Overall, it was not what I was expecting, but I did enjoy it nonetheless.
For many of us, we have certain images in our mind how the South was back before the Civil War. We have images of women sitting on porches drinking mint juleps and have lavish parties and balls.
Unfortunately, that is just an illusion that Hollywood created to gloss over the harsh facts of reality. Catherine Clinton shows us through crystal clear lenses the truth of how women (of all races) were treated back in the Antebellum South.
It wasn't all days of wine and roses even for the wives of the Plantation masters. This book will definitely open your eyes and show us how much our educational system really doesn't teach us.
This look at the south during the America Civil War with rose colored glasses removed was fascinating to read and at the same time slightly uncomfortable. It trains a great deal of its focus on the women of the plantations and what it was like for them throughout the many years of hardship during and after the war. The issue of slavery in this country is such a a huge and complex subject that it is impossible for any one book to cover everything, but I think this one did a wonderful job of looking at things from a slightly different angle, and educating the reader on information they may or may not know about those years.
Hollywood movies like "Gone with the Wind" glorified the Southern antebellum plantation. Reality, there were few glamorous plantations like Tara. Although not the best historical account, I did get a lot out of it including some referrals for further reading, eg "Wind Done Gone" -- the black version to GWTW.

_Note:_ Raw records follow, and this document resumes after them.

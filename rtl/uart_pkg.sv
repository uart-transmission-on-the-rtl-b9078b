// uart_pkg: constants and types shared by the UART transmitter modules.
//
// The frame format is 8N1: one start bit (0), eight data bits sent least
// significant bit first, one stop bit (1), no parity. The bit period is the
// board clock divided by the baud rate, rounded to the nearest whole cycle:
// 50 MHz / 9600 = 5208.33, so 5208 cycles per bit (9600.6 baud, +0.006 %).
package uart_pkg;

  // Default board clock and line rate.
  localparam int unsigned CLK_FREQ_HZ_DEFAULT = 50_000_000;
  localparam int unsigned BAUD_RATE_DEFAULT   = 9_600;

  // Two-state transmit controller: waiting for 'transmit', or sending a frame.
  typedef enum logic {
    TX_IDLE = 1'b0,
    TX_SEND = 1'b1
  } tx_state_e;

  // Clock cycles per bit period, rounded to the nearest integer.
  function automatic int unsigned clks_per_bit(int unsigned clk_hz, int unsigned baud);
    return (clk_hz + baud / 2) / baud;
  endfunction

endpackage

My opinion: Although I knew the better chunk of this information already, I loved the first hand accounts and the plentiful pictures the author provided to supplement this well researched book. I love putting a face/name of the Civil War. I have already read several hundred books on the Civil War. This book would be awesome to show the strength of women during this period of time instead of only focusing on Rosy the Riveter from WWII.
Tara Revisited: Women, War, & the Plantation Legend by Catherine Clinton really was not what I thought it was going to be about. I feel that using Gone With The Wind as an example of the South shouldn't be. You have to remember that movie was just "Hollywood". I don't think it should be used to look at that time of history. This book seems to be one-sided and I feel that is could be re-written to give a clearer view of the South.
A wonderful book charting life in the Southern States during the Civil War. Focussing on the women who lived, worked and fought with and for the Confederate Army. A great document using narrative and photographs of a little known account of the so called Southern Belles who are not written about in Hollywood films. I was given a digital copy of this book by the publisher Abbeville Press via Netgalley in return for an honest unbiased review.